Perjalanan saat itu tidak memungkinkan untuk dilanjutkan. Sasaran awal adalah puncak di tanggal 21 Februari, berganti dengan meraih puncak pada siang esok harinya (22 Februari 2015). Tidak berapa lama di puncak Gunung Arjuna, kami berdelapan melanjutkan perjalanan untuk turun melalui jalur menuju Tretes.

Kecepatan jalan kaki yang semakin menurun membuat kami sedikit terlambat untuk benar-benar mencapai sasaran awal. Yaitu pulang hari minggu. Kepulangan kami terlambat sehari. Semua telah terjadi, untuk apa tidak dihadapi dan dinikmati. Keterlambatan bukan menjadi hambatan untuk pulang.
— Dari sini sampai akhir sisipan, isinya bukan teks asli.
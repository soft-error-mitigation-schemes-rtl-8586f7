// tb_stem_clock_control: self-checking test of the STEM recovery control.
//
// Three phase-shifted clocks come from the clock generator model. Each
// cycle the test may raise the global Error (after the CLK2 edge, as the
// STEM cells would) or the global Panic, and counts the pulses of the three
// gated clocks. An independent model of the recovery sequence gives, per
// cycle, which clocks must pulse and the expected Load_Backup, Load_Panic,
// commit and recovery outputs: an Error shields CLK3 at once, then one
// Load_Backup cycle (CLK1, CLK2 only) and two cycles with no clock; a
// Panic gives one Load_Panic cycle (CLK3 only). Penalties (3 and 1 lost
// cycles) are checked by counting committed cycles.
module tb_stem_clock_control;
  timeunit 1ps;
  timeprecision 1ps;
  import sem_pkg::*;

  logic clk1_g, clk2_g, clk3_g;
  logic rst_n = 0, global_error = 0, global_panic = 0;
  logic clk1_p, clk2_p, clk3_p, load_backup, load_panic, commit, recovery;
  stem_state_e state;
  int unsigned period_ps;

  int checks = 0, failures = 0;
  int n1 = 0, n2 = 0, n3 = 0;
  int n_err = 0, n_pan = 0, n_commit = 0, n_cycles = 0;

  clock_generator_model u_gen (.step(6'd0), .clk1(clk1_g), .clk2(clk2_g),
                               .clk3(clk3_g), .period_ps(period_ps));
  stem_clock_control dut (.*);

  always @(posedge clk1_p) n1++;
  always @(posedge clk2_p) n2++;
  always @(posedge clk3_p) n3++;

  task automatic check(input int got, exp, input string what);
    checks++;
    if (got != exp) begin
      failures++;
      $display("FAIL %s: got %0d expected %0d at %0t", what, got, exp, $time);
    end
  endtask

  initial begin : watchdog
    #(9000 * 20000);
    failures++;
    $display("TB_RESULT checks=%0d failures=%0d", checks, failures);
    $finish;
  end

  initial begin
    int s;      // model: 0 run, 1 backup, 2 stall, 3 panic
    int stall;
    int o1, o2, o3;
    bit e, p;
    s = 0; stall = 0;
    repeat (3) @(posedge clk1_g);
    #100 rst_n = 1;
    @(posedge clk3_g);
    #200 o1 = n1; o2 = n2; o3 = n3;
    for (int cyc = 0; cyc < 3000; cyc++) begin
      @(posedge clk1_g);
      #100 global_error = 0; global_panic = 0;
      e = 0; p = 0;
      if (s == 0) begin
        e = ($urandom_range(0, 9) == 0);
        p = ($urandom_range(0, 9) == 0);
      end
      @(posedge clk2_g);
      #100 global_error = e; global_panic = p;
      @(posedge clk3_g);
      #200;
      // pulses of this cycle: counted since the previous check point
      check(n1 - o1, (s == 0 || s == 1) ? 1 : 0, "CLK1 pulse");
      check(n2 - o2, (s == 0 || s == 1) ? 1 : 0, "CLK2 pulse");
      check(n3 - o3, ((s == 0 && !e) || s == 3) ? 1 : 0, "CLK3 pulse");
      o1 = n1; o2 = n2; o3 = n3;
      check(int'(load_backup), int'(s == 1), "load_backup");
      check(int'(load_panic),  int'(s == 3), "load_panic");
      check(int'(recovery),    int'(s == 1 || s == 3), "recovery");
      check(int'(commit),      int'(s == 0 && !e), "commit");
      n_cycles++;
      if (commit) n_commit++;
      case (s)
        0: if (e) begin s = 1; n_err++; end
           else if (p) begin s = 3; n_pan++; end
        1: begin s = 2; stall = 1; end
        2: if (stall == 0) s = 0; else stall--;
        3: s = 0;
        default: s = 0;
      endcase
    end
    // uncommitted cycles: the Error cycle itself plus 3 recovery cycles per
    // Error, 1 recovery cycle per Panic
    check(n_cycles - n_commit, n_err * 4 + n_pan * 1, "cycle penalty");
    checks++;
    if (n_err == 0 || n_pan == 0) begin
      failures++;
      $display("FAIL: no error or no panic recovery exercised");
    end
    $display("errors=%0d panics=%0d cycles=%0d committed=%0d",
             n_err, n_pan, n_cycles, n_commit);
    $display("TB_RESULT checks=%0d failures=%0d", checks, failures);
    $finish;
  end

endmodule
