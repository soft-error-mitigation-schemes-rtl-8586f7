// stem_reg: W-bit pipeline-stage register built from STEM cells.
//
// Every bit is a stem_cell sharing the three (gated) clocks and the
// Load_Backup / Load_Panic controls. As in the document, the error signals
// of all cells of a stage are OR-ed into the stage error; the panic signals
// are OR-ed the same way into the stage panic. Timing is that of stem_cell:
// stage_error is valid after the CLK2 edge, stage_panic after the CLK3 edge.
module stem_reg #(
  parameter int unsigned W = 64
) (
  input  logic         clk1,
  input  logic         clk2,
  input  logic         clk3,
  input  logic         load_backup,
  input  logic         load_panic,
  input  logic [W-1:0] d,
  output logic [W-1:0] q,
  output logic         stage_error,
  output logic         stage_panic
);

  logic [W-1:0] err, pan;

  for (genvar i = 0; i < W; i++) begin : g_bit
    stem_cell u_cell (
      .clk1       (clk1),
      .clk2       (clk2),
      .clk3       (clk3),
      .data_in    (d[i]),
      .load_backup(load_backup),
      .load_panic (load_panic),
      .data_out   (q[i]),
      .error      (err[i]),
      .panic      (pan[i])
    );
  end

  assign stage_error = |err;
  assign stage_panic = |pan;

endmodule
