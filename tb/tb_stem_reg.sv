// tb_stem_reg: self-checking test of a W-bit STEM stage register.
//
// Per cycle the test picks a correct word v and injects, just before the
// clock edges, errors on chosen bits: soft errors (flipped bits) in R1, R2
// or R3 samples, timing errors (bits of R1 still at the previous word), and
// the combined case of a timing error on several bits with a soft error in
// R2 on one of them. A per-bit model of R1/R2/R3 gives the expected OR-ed
// stage Error and Panic and the output word. The test plays the clock
// control (shield CLK3 on error, Load_Backup then two stalled cycles, or
// one Load_Panic cycle) and checks that the word is recovered.
module tb_stem_reg;
  timeunit 1ps;
  timeprecision 1ps;

  localparam int PHI1 = 2000, PHI2 = 1000, T = 9000;
  localparam int W = 8;

  logic clk1 = 0, clk2 = 0, clk3 = 0;
  logic load_backup = 0, load_panic = 0;
  logic [W-1:0] d = '0, q;
  logic stage_error, stage_panic;

  int checks = 0, failures = 0;
  int n_case[6];
  logic [W-1:0] m1, m2, m3, prev;

  stem_reg #(.W(W)) dut (.*);

  task automatic check(input logic [W-1:0] got, exp, input string what);
    checks++;
    if (got !== exp) begin
      failures++;
      $display("FAIL %s: got %h expected %h at %0t", what, got, exp, $time);
    end
  endtask

  task automatic cyc(input logic [W-1:0] v, s1, s2, s3, input bit e1, e2,
                     input int e3mode, input bit lb, lp);
    bit e3, exp_err;
    load_backup = lb; load_panic = lp;
    d = s1; #200;
    clk1 = e1;
    if (e1) m1 = lb ? m3 : s1;
    #100 d = v; #(PHI1 - 200) d = s2; #100;
    clk2 = e2;
    if (e2) m2 = lb ? m3 : s2;
    #100 d = v;
    exp_err = |(m1 ^ m2);
    check(W'(stage_error), W'(exp_err), "stage_error");
    check(q, m1, "q");
    e3 = (e3mode == 1) || (e3mode == 2 && !stage_error);
    #(PHI2 - 200) d = s3; #100;
    clk3 = e3;
    if (e3) m3 = lp ? m2 : s3;
    #100 d = v;
    check(W'(stage_panic), W'(|((m2 ^ m3) & ~(m1 ^ m2))), "stage_panic");
    #(T/2 - PHI1 - PHI2 - 200) clk1 = 0;
    #(PHI1) clk2 = 0;
    #(PHI2) clk3 = 0;
    #(T - T/2 - PHI1 - PHI2 - 200);
  endtask

  initial begin : watchdog
    #(T * 5000);
    failures++;
    $display("TB_RESULT checks=%0d failures=%0d", checks, failures);
    $finish;
  end

  initial begin
    logic [W-1:0] v, s1, s2, s3, late, one;
    int c;
    late = '0;
    cyc('0, '0, '0, '0, 1, 1, 1, 0, 0);
    m1 = '0; m2 = '0; m3 = '0; prev = '0;
    cyc('0, '0, '0, '0, 1, 1, 1, 0, 0);
    for (int it = 0; it < 500; it++) begin
      v = W'($urandom);
      c = (it < 12) ? (it % 6) : int'($urandom_range(0, 5));
      one = W'(1) << $urandom_range(0, W-1);
      if (c == 4 || c == 5) begin
        // bits that arrive late: at least one, at least two for case VI
        late = W'($urandom) | one;
        if (c == 5) late = late | (one << 1) | (one >> 1);
        prev = v ^ late;
        cyc(prev, prev, prev, prev, 1, 1, 2, 0, 0);   // checkpoint = prev
      end
      s1 = v; s2 = v; s3 = v;
      case (c)
        1: s1 = v ^ one;                     // II  SE in R1
        2: s2 = v ^ one;                     // III SE in R2
        3: s3 = v ^ one;                     // IV  SE in R3
        4: s1 = prev;                        // V   TE in R1
        5: begin                             // VI  TE in R1, SE in R2 on
             s1 = prev;                      //     one of the late bits
             s2 = v ^ (late & -late);
           end
        default: ;
      endcase
      cyc(v, s1, s2, s3, 1, 1, 2, 0, 0);
      if (stage_error) begin
        n_case[c]++;
        cyc(v, v, v, v, 1, 1, 0, 1, 0);      // Load_Backup
        check(W'(stage_error), '0, "error cleared after backup");
        check(q, prev, "rolled back to checkpoint");
        cyc(v, v, v, v, 0, 0, 0, 0, 0);      // re-computation stall
        cyc(v, v, v, v, 0, 0, 0, 0, 0);
        cyc(v, v, v, v, 1, 1, 2, 0, 0);      // re-computed
        check(q, v, "re-computed word");
      end else if (stage_panic) begin
        n_case[c]++;
        check(q, v, "word kept under panic");
        cyc(v, v, v, v, 0, 0, 1, 0, 1);      // Load_Panic
        check(W'(stage_panic), '0, "panic cleared");
      end else begin
        check(q, v, "word");
      end
      check(W'(stage_error | stage_panic), '0, "clean after cycle");
      prev = v;
    end
    for (int k = 1; k <= 5; k++) begin
      checks++;
      if (n_case[k] == 0) begin
        failures++;
        $display("FAIL scenario %0d never flagged", k);
      end
    end
    $display("flagged: II=%0d III=%0d IV=%0d V=%0d VI=%0d",
             n_case[1], n_case[2], n_case[3], n_case[4], n_case[5]);
    $display("TB_RESULT checks=%0d failures=%0d", checks, failures);
    $finish;
  end

endmodule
Sesedarhana itu, pulang.

(***)

Banyak momen dan tempat yang terlewat begitu saja, tanpa saya abadikan lewat lensa kamera. Termasuk tidak terambilnya gambar tim pendakian “Gunung Arjuna-perayaan ulang tahun”. Memang amat disayangkan, namun apa daya. Hal terbaik yang bisa saya lakukan adalah bersyukur, membiarkan mata dan hati menjadi perekam terbaik.  

Empat hari pendakian bersama tujuh orang baru dalam hidup saya membuat saya berpikir tentang kalimat seorang kawan saya nun jauh disana, bahwa “....dunia selalu punya cara membuat kita bahagia....”. Di akhir cerita, saya ingin mengucapkan, “Selamat ulang tahun, Gadis. Semoga perjalanan kali ini membawa pelajaran penting dalam hidup”. Sesedarhana ini, sebuah ucapan. (rjl)

You Might Also Like

3 komentar

Pembaca yang baik pasti meninggalkan komentar yang baik dan membangun. Tinggalkan komentar, ya! :)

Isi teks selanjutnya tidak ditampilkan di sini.